Some of these accounts appear to have been removed since February (but Princess Leia Lucas remains), while other bogus IDs are gradually filtering in.
This all suggested that ORCID is far less robust and trustworthy than advertised, and their data seemed to confirm this.
To check how things have evolved since the start of 2021, I ran two searches yesterday — one within ORCID for “modified 2021,” which would tend to surface records created or modified this year; and another of ORCID via Google’s site search for the timeframe January 1-April 25, 2021.
The Google search returned far fewer results than the ORCID search.
Based on this and other searches, it appears Google strips out the most ORCID records, displaying only ~35 records for 2021, for instance. In this fetch, there were no bogus records I could identify.

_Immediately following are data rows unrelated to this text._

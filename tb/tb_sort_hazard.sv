// tb_sort_hazard: tests the pipeline hold at 28 stages (the pipelined
// sorting unit) and at 1 stage (the single-cycle unit). A requester keeps a
// SORT in place while stall is high; the test measures how many cycles each
// SORT occupies (expected: STAGES) and checks start/done pulses.
module tb_sort_hazard;
  logic clk = 1'b0, rst_n = 1'b0;
  logic req28, st28, stall28, done28;
  logic req1, st1, stall1, done1;
  int checks = 0, failures = 0;

  always #5 clk = ~clk;

  sort_hazard #(.STAGES(28)) d28 (.clk, .rst_n, .req_i(req28), .start_o(st28), .stall_o(stall28), .done_o(done28));
  sort_hazard #(.STAGES(1))  d1  (.clk, .rst_n, .req_i(req1),  .start_o(st1),  .stall_o(stall1),  .done_o(done1));

  task automatic chk(logic ok, string what);
    checks++;
    if (!ok) begin failures++; $display("FAIL %s", what); end
  endtask

  initial begin
    repeat (2000) @(posedge clk);
    failures++;
    $display("watchdog expired");
    $display("TB_RESULT checks=%0d failures=%0d", checks, failures);
    $finish;
  end

  initial begin
    int cycles, starts;
    req28 = 0; req1 = 0;
    repeat (2) @(negedge clk);
    rst_n = 1'b1;
    // three SORTs back to back, then one after a gap, at 28 stages
    for (int k = 0; k < 4; k++) begin
      if (k == 3) begin
        req28 = 0;
        repeat (3) begin @(negedge clk); #1 chk(!stall28 && !done28 && !st28, "idle"); end
      end
      req28 = 1;
      cycles = 0; starts = 0;
      do begin
        #1;
        cycles++;
        if (st28) starts++;
        chk(!(stall28 && done28), "stall and done together");
        if (done28) break;
        @(negedge clk);
      end while (cycles < 100);
      chk(cycles == 28, $sformatf("SORT %0d took %0d cycles, expected 28", k, cycles));
      chk(starts == 1, "one start per SORT");
      @(negedge clk);
    end
    req28 = 0;
    // single-stage: never stalls, start and done in the same cycle
    for (int k = 0; k < 5; k++) begin
      req1 = 1;
      #1;
      chk(st1 && done1 && !stall1, "single-cycle SORT");
      @(negedge clk);
    end
    req1 = 0;
    #1 chk(!st1 && !done1 && !stall1, "single-stage idle");
    $display("TB_RESULT checks=%0d failures=%0d", checks, failures);
    $finish;
  end
endmodule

They all looked like real people putting in place real records. The records weren’t all robust — many ORCID records are not — but they also weren’t obviously fake, and the best ones were on Page 1, as expected.

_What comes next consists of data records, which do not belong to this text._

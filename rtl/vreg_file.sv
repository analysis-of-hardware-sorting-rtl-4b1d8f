// vreg_file: vector register file of the decode stage.
//
// Holds NREG vector registers of XLEN bits, NREG type registers of TYPE_W
// bits (the data type held in each vector register) and one global vector
// length register. Ports:
//   - one element write port (we_i/waddr_i/wdata_i) and one asynchronous
//     element read port (raddr_i/rdata_o) for vector loads and stores;
//   - a type-register write/read port and a vector-length write port;
//   - all_o presents every vector register at once to the sorting lanes, and
//     bulk_we_i/bulk_i writes every vector register in one cycle with the
//     sorted result. A bulk write takes priority over an element write in the
//     same cycle (the pipeline is held while a sort is in flight, so the two
//     should not meet; an assertion checks this).
// Writes take effect at the rising clock edge; reset clears everything.
//
// The register counts and widths and the full-width sort access follow the
// design; the port set, the reset and the VL_W width are this
// implementation's choices. The type and length registers are stored for the
// vector instructions; the sort instruction does not consult them.
module vreg_file #(
  parameter int unsigned NREG   = 32,
  parameter int unsigned XLEN   = 32,
  parameter int unsigned TYPE_W = 16,
  parameter int unsigned VL_W   = 6
) (
  input  logic                    clk,
  input  logic                    rst_n,
  input  logic                    we_i,
  input  logic [$clog2(NREG)-1:0] waddr_i,
  input  logic [XLEN-1:0]         wdata_i,
  input  logic [$clog2(NREG)-1:0] raddr_i,
  output logic [XLEN-1:0]         rdata_o,
  input  logic                    twe_i,
  input  logic [$clog2(NREG)-1:0] taddr_i,
  input  logic [TYPE_W-1:0]       twdata_i,
  output logic [TYPE_W-1:0]       trdata_o,
  input  logic                    vlwe_i,
  input  logic [VL_W-1:0]         vl_i,
  output logic [VL_W-1:0]         vl_o,
  output logic [XLEN-1:0]         all_o  [NREG],
  input  logic                    bulk_we_i,
  input  logic [XLEN-1:0]         bulk_i [NREG]
);
  logic [XLEN-1:0]   vreg  [NREG];
  logic [TYPE_W-1:0] vtype [NREG];
  logic [VL_W-1:0]   vl;

  always_ff @(posedge clk or negedge rst_n) begin
    if (!rst_n) begin
      for (int i = 0; i < NREG; i++) vreg[i] <= '0;
    end else if (bulk_we_i) begin
      vreg <= bulk_i;
    end else if (we_i) begin
      vreg[waddr_i] <= wdata_i;
    end
  end

  always_ff @(posedge clk or negedge rst_n) begin
    if (!rst_n) begin
      for (int i = 0; i < NREG; i++) vtype[i] <= '0;
      vl <= '0;
    end else begin
      if (twe_i)  vtype[taddr_i] <= twdata_i;
      if (vlwe_i) vl <= vl_i;
    end
  end

  assign rdata_o  = vreg[raddr_i];
  assign trdata_o = vtype[taddr_i];
  assign vl_o     = vl;
  assign all_o    = vreg;

  a_no_write_collision: assert property (@(posedge clk) disable iff (!rst_n)
    !(bulk_we_i && we_i))
    else $error("vreg_file: element write during a sort write-back");
endmodule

But Google is overdoing it, taking out all the entries with “porn” in them, for example, despite this sometimes being a valid surname.
By contrast, searches for records created or modified in 2021 via ORCID itself generated — just on the first page of results — an ORCID for an OpenCart app in Turkey, a slot machine’s ORCID, a dishwasher’s ORCID (the device, I gather from the context), and an ORCID advertising a way to stream the April 21st Paul Gallen vs Lucas Browne boxing match for free.
The ratio of obviously bogus accounts to possibly valid accounts seems to be about 50:50.
This may be why Google is so scant in its results from ORCID — because their technologists and algorithms have determined ORCID is unreliable, so they have tightened the filters around what their index ingests and processes.
The elimination of millions of records from ORCID by Google suggests that attempts to use ORCID to boost SEO are largely ineffective, as Google filters them out. It also shows that keeping bogus accounts out is technically feasible — even in a recursive manner. Finally, it probably means ORCID is largely shut out of the broader discovery ecosystem. For instance, a similar search in Bing was even more sparse in its results, with a link noting that some results had been removed, with a link to a page where the relevant details appear to involve “Quality, safety, and user demand.”
If only ORCID were capable of keeping its own house clean.
Is that really too much to ask from an organization with these four core strategies (“Trusted Assertions” being the most relevant to this discussion)?
It looks like the search engines don’t trust ORCID, either.